Aujourd’hui conservatrice de bibliothèque, elle entend « jeter des ponts » entre ces deux mondes. Regarder un documentaire d’Art diffusé en 2019 sur des religieuses victimes de violences sexuelles est « un tournant ». « En tant que personne baptisée, je ne veux pas faire partie d’une Église comme celle-là », a-t-elle dit après avoir regardé le documentaire.
Ainsi, durant une année de discernement chez les jésuites, la jeune femme y a cherché le sens de son « ministère baptismal ». Avec ce documentaire, « la réponse semblait évidente » : il faut éduquer et sensibiliser les femmes chrétiennes aux concepts du féminisme. Elle interroge alors des chefs d’entreprise, des femmes engagées dans des associations, des journalistes depuis plusieurs saisons… « Je me rends compte que ça déborde de partout, ils ne rentrent pas dans les cases dans lesquelles ils veulent nous mettre », attaque-t-elle, comme elle le fait avec humour messages et commentaires bibliques.

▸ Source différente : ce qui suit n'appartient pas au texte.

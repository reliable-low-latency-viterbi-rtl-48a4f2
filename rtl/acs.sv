// acs: add-compare-select cell for one trellis state.
//
// The cell adds the branch metric of each of the two incoming branches to
// the state metric of the branch's predecessor, compares the two sums and
// selects the smaller one as the new state metric of its state. The
// decision bit tells which branch survived (0: predecessor {n, 0}, 1:
// predecessor {n, 1} in the package's convention).
//
// State metrics are SM_W = 5 bits (the source's resolution) and are never
// normalised: sums wrap modulo 2^SM_W, and the comparison takes the sign of
// the modular difference of the two sums. This is correct as long as all
// live metrics stay within 2^(SM_W-1) of each other, which the source states
// as the condition for letting metrics roll over.
//
// Purely combinational; the path metric unit holds the registers.
module acs
  import viterbi_pkg::*;
(
  input  logic [SM_W-1:0] sm0,    // metric of predecessor for decision 0
  input  logic [SM_W-1:0] sm1,    // metric of predecessor for decision 1
  input  logic [BM_W-1:0] bm0,    // branch metric from predecessor 0
  input  logic [BM_W-1:0] bm1,    // branch metric from predecessor 1
  output logic [SM_W-1:0] sm_new,
  output logic            dec
);

  logic [SM_W-1:0] sum0, sum1, diff;

  always_comb begin
    sum0   = sm0 + SM_W'(bm0);
    sum1   = sm1 + SM_W'(bm1);
    diff   = sum0 - sum1;        // modular difference
    dec    = !diff[SM_W-1] && (diff != '0);   // sum1 strictly smaller
    sm_new = dec ? sum1 : sum0;
  end

endmodule
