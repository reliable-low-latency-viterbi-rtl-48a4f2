// tb_acs: checks the add-compare-select cell with rolling 5-bit metrics.
//
// Random true (unbounded) metrics within 15 of each other are reduced
// modulo 32 before they reach the cell; the cell must pick the smaller
// true sum (the first one on a tie) and output it modulo 32, including
// cases where the sums wrap past 31.
module tb_acs;
  logic [4:0] sm0, sm1, bm0, bm1, sm_new;
  logic dec;
  int checks = 0, failures = 0, wraps = 0;

  acs dut (.*);

  task automatic check(input bit c, input string w);
    checks++;
    if (!c) begin failures++; if (failures < 20) $display("FAIL: %s", w); end
  endtask

  initial begin
    #100000;
    failures++;
    $display("TB_RESULT checks=%0d failures=%0d", checks, failures);
    $finish;
  end

  initial begin
    for (int t = 0; t < 20000; t++) begin
      int base, a, b, x, y, s0, s1, exp_sum;
      bit exp_dec;
      base = $urandom % 1000;
      a = base + ($urandom % 6);
      b = base + ($urandom % 6);
      x = $urandom % 3;
      y = $urandom % 3;
      if (t % 5 == 0) begin x = $urandom % 5; y = $urandom % 5; end
      s0 = a + x; s1 = b + y;
      exp_dec = (s1 < s0);
      exp_sum = exp_dec ? s1 : s0;
      sm0 = 5'(a); sm1 = 5'(b); bm0 = 5'(x); bm1 = 5'(y);
      #1;
      if (5'(a) + 5'(x) < 5'(a) || 5'(b) + 5'(y) < 5'(b)) wraps++;
      check(dec == exp_dec, $sformatf("dec %b exp %b (a %0d b %0d x %0d y %0d)", dec, exp_dec, a, b, x, y));
      check(sm_new == 5'(exp_sum), $sformatf("sum %0d exp %0d", sm_new, exp_sum % 32));
    end
    check(wraps > 0, "no wrapped sum exercised");
    $display("TB_RESULT checks=%0d failures=%0d", checks, failures);
    $finish;
  end
endmodule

A Clermont-Ferrand (Puy-de-Dôme), Lucie déborde aussi d’idées « pour faire entendre des voix qui ne sont pas entendues ». Elle organise ses premiers cercles de femmes, où les participantes peuvent profiter d’une sécurité totale. « C’est effrayant. Une femme sur dix a été abusée sexuellement. Donc dans un cercle de dix, au moins une d’entre elles aura été victime… »
De la « sororité » pour « faire Église avec les femmes »
Mathilde et Lucie veulent désormais offrir « un lieu sûr » aux femmes, consacrées ou non. Son association Des femmes et un Dieu a organisé sa première retraite spirituelle en juillet, « Vivre l’Evangile au féminin », accueillie dans un monastère bénédictin des Deux-Sèvres. Au programme : temps de parole, conférence par un curé, ateliers artistiques et de réflexion. Outre les lectures bibliques et les prières proposées durant ces quatre jours, c’est pour cette poignée de femmes un moment de repos, de discernement et de « fraternité », loin de la « domination patriarcale » et des « homélies demandées ou périmées ».
Loin aussi des hommes, même de leurs maris. Car ? « Pour une fois, je ne veux pas me justifier », confie Mathilde Hallot-Charmasson en souriant. Désormais, elle veut continuer à construire ses ponts et « toucher le plus de femmes possible ». Et elle envisage de se disputer avec des chrétiens « qui n’ont pas les mêmes idées » qu’elle. Fondamentalement, la sienne est « d’être Église avec les femmes ». Lucie acquiesce : « Tant pis si on se fait rejeter, on ira ailleurs ! »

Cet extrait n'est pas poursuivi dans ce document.